» **TO DO**:
What lines in the entries below contain the word "driver"? Copy all of them.

» **INPUT**:
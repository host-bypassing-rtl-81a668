// hb_rx_desc_ctrl: receive-side descriptor control of the FPGA NIC driver.
//
// Plays the part of the poll-mode driver's rx loop. After the start command
// it fills every rx descriptor with the physical address of its own packet
// slot (slot i of the rx buffer, at fpga_base + rx-buffer offset +
// i*SLOT_BYTES) and hands RING_N-1 descriptors to the NIC by writing the rx
// tail pointer. It then polls descriptor `idx` continuously. When the NIC
// has written it back with DD set, the packet's slot and length go to the
// packet handler; once that has streamed the packet out, the descriptor is
// re-armed with its empty buffer address (DD cleared), the rx tail pointer is
// set to idx, and polling moves on to idx+1 (mod RING_N).
//
// The flow (poll, read out, bump tail, re-arm, poll next) is the design's; the
// fixed slot per descriptor, the initial fill and the tail value RING_N-1
// (one descriptor kept back, as usual for these rings) are this design's.
// Ring port: synchronous, read data one cycle after the request. Descriptor i
// is half (i mod 2) of ring word i/2. Each poll takes two cycles. tail_valid
// pulses for one cycle with the new RDT value; it is never stalled.
module hb_rx_desc_ctrl
  import hb_pkg::*;
#(
  parameter int unsigned RING_N     = 64,
  parameter int unsigned SLOT_BYTES = 8192
) (
  input  logic        clk,
  input  logic        rst_n,
  input  logic        start,
  input  addr_t       fpga_base,
  // rx ring BRAM port
  output bram_req_t   ring_req,
  input  data_t       ring_rdata,
  // packet handler
  output logic        pkt_req,
  output logic [$clog2(RING_N)-1:0] pkt_slot,
  output logic [15:0] pkt_len,
  input  logic        pkt_done,
  // tail pointer update
  output logic        tail_valid,
  output tail_upd_t   tail,
  output logic [31:0] rx_pkts
);
  localparam int unsigned IW = $clog2(RING_N);

  typedef enum logic [2:0] {S_IDLE, S_INIT, S_POLL, S_CHECK, S_PKT, S_REARM} state_e;
  state_e         state;
  logic [IW-1:0]  idx;
  desc_t          desc;

  function automatic desc_t empty_desc(input addr_t base, input logic [IW-1:0] i);
    addr_t a;
    a = base + addr_t'(RXBUF_BASE) + addr_t'(i) * addr_t'(SLOT_BYTES);
    return {64'd0, a};
  endfunction

  assign desc     = idx[0] ? ring_rdata[255:128] : ring_rdata[127:0];
  assign pkt_req  = (state == S_PKT);
  assign pkt_slot = idx;

  always_comb begin
    ring_req = '0;
    ring_req.addr = BRAM_AW'(idx >> 1);
    unique case (state)
      S_INIT, S_REARM: begin
        ring_req.en    = 1'b1;
        ring_req.we    = idx[0] ? {16'hffff, 16'h0} : {16'h0, 16'hffff};
        ring_req.wdata = {2{empty_desc(fpga_base, idx)}};
      end
      S_POLL: ring_req.en = 1'b1;
      default: ;
    endcase
  end

  always_ff @(posedge clk or negedge rst_n) begin
    if (!rst_n) begin
      state      <= S_IDLE;
      idx        <= '0;
      pkt_len    <= '0;
      tail_valid <= 1'b0;
      tail       <= '0;
      rx_pkts    <= '0;
    end else begin
      tail_valid <= 1'b0;
      unique case (state)
        S_IDLE: if (start) begin
          idx   <= '0;
          state <= S_INIT;
        end
        S_INIT: begin
          idx <= idx + 1'b1;
          if (idx == IW'(RING_N - 1)) begin
            tail_valid <= 1'b1;
            tail       <= '{reg_off: NIC_RDT_OFF, value: 32'(RING_N - 1)};
            state      <= S_POLL;
          end
        end
        S_POLL:  state <= S_CHECK;
        S_CHECK: if (desc[RXD_DD_BIT]) begin
          pkt_len <= desc[RXD_LEN_LSB +: 16];
          state   <= S_PKT;
        end else begin
          state   <= S_POLL;
        end
        S_PKT: if (pkt_done) state <= S_REARM;
        S_REARM: begin
          tail_valid <= 1'b1;
          tail       <= '{reg_off: NIC_RDT_OFF, value: 32'(idx)};
          rx_pkts    <= rx_pkts + 1;
          idx        <= idx + 1'b1;
          state      <= S_POLL;
        end
        default: state <= S_IDLE;
      endcase
    end
  end

endmodule
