// hb_rx_pkt_handler: receive-side packet handler of the FPGA NIC driver.
//
// On a request from the descriptor control (slot, length in bytes) it reads
// the packet out of its slot in the rx buffer and sends it on an AXI4-stream
// master toward the network function: 32 bytes per beat, byte 0 of the packet
// in tdata[7:0], tkeep marking the valid bytes of the last beat, tlast on the
// last beat. It then pulses done for one cycle.
//
// Buffer reads are issued back to back while a two-entry output buffer has
// room, so a packet streams at one beat per cycle (256 bit at 250 MHz,
// 64 Gbit/s) as long as tready stays high; the first beat is valid two cycles
// after the request. That rate is the bus rate the design quotes; the
// buffering is this design's.
module hb_rx_pkt_handler
  import hb_pkg::*;
#(
  parameter int unsigned RING_N     = 64,
  parameter int unsigned SLOT_BYTES = 8192
) (
  input  logic        clk,
  input  logic        rst_n,
  input  logic        req,
  input  logic [$clog2(RING_N)-1:0] slot,
  input  logic [15:0] len,
  output logic        done,
  // rx buffer BRAM port
  output bram_req_t   buf_req,
  input  data_t       buf_rdata,
  // AXI4-stream master
  output logic        m_tvalid,
  input  logic        m_tready,
  output data_t       m_tdata,
  output strb_t       m_tkeep,
  output logic        m_tlast
);
  localparam int unsigned SLOT_WORDS = SLOT_BYTES / STRB_W;

  typedef enum logic [1:0] {S_IDLE, S_BUSY, S_DONE} state_e;
  state_e      state;
  logic [15:0] words;      // beats in the packet
  logic [15:0] issued;     // beats read from the buffer
  logic [15:0] lenr;
  logic [BRAM_AW-1:0] base;
  logic        infl, infl_last;
  strb_t       infl_keep;

  data_t       fd   [2];
  strb_t       fk   [2];
  logic        fl   [2];
  logic        wp, rp;
  logic [1:0]  cnt;
  logic        issue, pop;

  function automatic strb_t keep_for(input logic [15:0] l, input logic [15:0] beat);
    logic [15:0] rest;
    rest = l - (beat << WORD_LSB);
    if (rest >= 16'(STRB_W)) return '1;
    return strb_t'((33'd1 << rest) - 33'd1);
  endfunction

  assign issue    = (state == S_BUSY) && (issued != words) &&
                    ({1'b0, cnt} + {2'b0, infl}) < 3'd2 + {2'b0, pop};
  assign pop      = m_tvalid && m_tready;
  assign m_tvalid = (cnt != 0);
  assign m_tdata  = fd[rp];
  assign m_tkeep  = fk[rp];
  assign m_tlast  = fl[rp];
  assign done     = (state == S_DONE);

  always_comb begin
    buf_req      = '0;
    buf_req.en   = issue;
    buf_req.addr = base + BRAM_AW'(issued);
  end

  always_ff @(posedge clk or negedge rst_n) begin
    if (!rst_n) begin
      state     <= S_IDLE;
      words     <= '0;
      issued    <= '0;
      lenr      <= '0;
      base      <= '0;
      infl      <= 1'b0;
      infl_last <= 1'b0;
      infl_keep <= '0;
      wp        <= 1'b0;
      rp        <= 1'b0;
      cnt       <= '0;
      fd        <= '{default: '0};
      fk        <= '{default: '0};
      fl        <= '{default: 1'b0};
    end else begin
      infl      <= issue;
      infl_last <= issue && (issued + 16'd1 == words);
      infl_keep <= keep_for(lenr, issued);
      if (issue) issued <= issued + 16'd1;
      if (infl) begin
        fd[wp] <= buf_rdata;
        fk[wp] <= infl_keep;
        fl[wp] <= infl_last;
        wp     <= ~wp;
      end
      if (pop) rp <= ~rp;
      cnt <= cnt + {1'b0, infl} - {1'b0, pop};
      unique case (state)
        S_IDLE: if (req) begin
          lenr   <= len;
          words  <= (len + 16'(STRB_W - 1)) >> WORD_LSB;
          issued <= '0;
          base   <= BRAM_AW'(slot) * BRAM_AW'(SLOT_WORDS);
          state  <= S_BUSY;
        end
        S_BUSY: if (issued == words && !infl && cnt == 0) state <= S_DONE;
        S_DONE: state <= S_IDLE;
        default: state <= S_IDLE;
      endcase
    end
  end

endmodule
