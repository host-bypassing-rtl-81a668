// hb_tail_delay: optional batching of tail pointer updates ("delay" module).
//
// Every tail pointer write is a separate small PCIe transaction to the NIC.
// To cut that overhead, updates from a handler are held back and only the
// newest value is passed on, either once BATCH updates have accumulated or
// once TIMEOUT clock cycles have passed since the first held update, whichever
// comes first. The design's example is 8 packets or 2500 ns; at the 250 MHz
// bus clock 2500 ns is 625 cycles. With batch_en low every update is passed on
// at once (batch factor 1). A tail pointer is cumulative, so dropping the
// intermediate values loses nothing.
//
// Interface: in_valid/in carry one update per cycle and are always accepted.
// out_valid/out_ready/out form a valid-ready handshake; out holds steady while
// out_valid is high. Updates that arrive while an output waits are merged
// into the next one. Timing: with batch_en low, out_valid rises the cycle
// after the update; with batch_en high, on the cycle after the BATCH-th update
// or TIMEOUT cycles after the first held update. flushes_count and
// flushes_timeout count how often each trigger fired.
module hb_tail_delay
  import hb_pkg::*;
#(
  parameter int unsigned BATCH   = 8,
  parameter int unsigned TIMEOUT = 625
) (
  input  logic      clk,
  input  logic      rst_n,
  input  logic      batch_en,
  input  logic      in_valid,
  input  tail_upd_t in,
  output logic      out_valid,
  input  logic      out_ready,
  output tail_upd_t out,
  output logic [31:0] flushes_count,
  output logic [31:0] flushes_timeout
);
  tail_upd_t   latest, nxt_val;
  logic        pend, nxt_pend;
  logic [31:0] cnt, nxt_cnt;
  logic [31:0] timer;
  logic        by_count, by_time, trigger, can_load;

  always_comb begin
    nxt_val  = in_valid ? in : latest;
    nxt_pend = pend || in_valid;
    nxt_cnt  = cnt + {31'd0, in_valid};
    by_count = nxt_cnt >= BATCH;
    by_time  = pend && (timer >= TIMEOUT - 1);
    trigger  = nxt_pend && (!batch_en || by_count || by_time);
    can_load = !out_valid || out_ready;
  end

  always_ff @(posedge clk or negedge rst_n) begin
    if (!rst_n) begin
      out_valid       <= 1'b0;
      out             <= '0;
      latest          <= '0;
      pend            <= 1'b0;
      cnt             <= '0;
      timer           <= '0;
      flushes_count   <= '0;
      flushes_timeout <= '0;
    end else begin
      if (out_valid && out_ready) out_valid <= 1'b0;
      if (trigger && can_load) begin
        out       <= nxt_val;
        out_valid <= 1'b1;
        pend      <= 1'b0;
        cnt       <= '0;
        timer     <= '0;
        if (batch_en && by_count)              flushes_count   <= flushes_count + 1;
        else if (batch_en && by_time)          flushes_timeout <= flushes_timeout + 1;
      end else begin
        latest <= nxt_val;
        pend   <= nxt_pend;
        cnt    <= nxt_cnt;
        timer  <= pend ? timer + 1 : '0;
      end
    end
  end

endmodule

» **YOUR RESPONSE**:
// hb_rx_desc_ctrl: receive-side descriptor control of the FPGA NIC driver.
// Plays the part of the poll-mode driver's rx loop. After the start command
// hb_rx_pkt_handler: receive-side packet handler of the FPGA NIC driver.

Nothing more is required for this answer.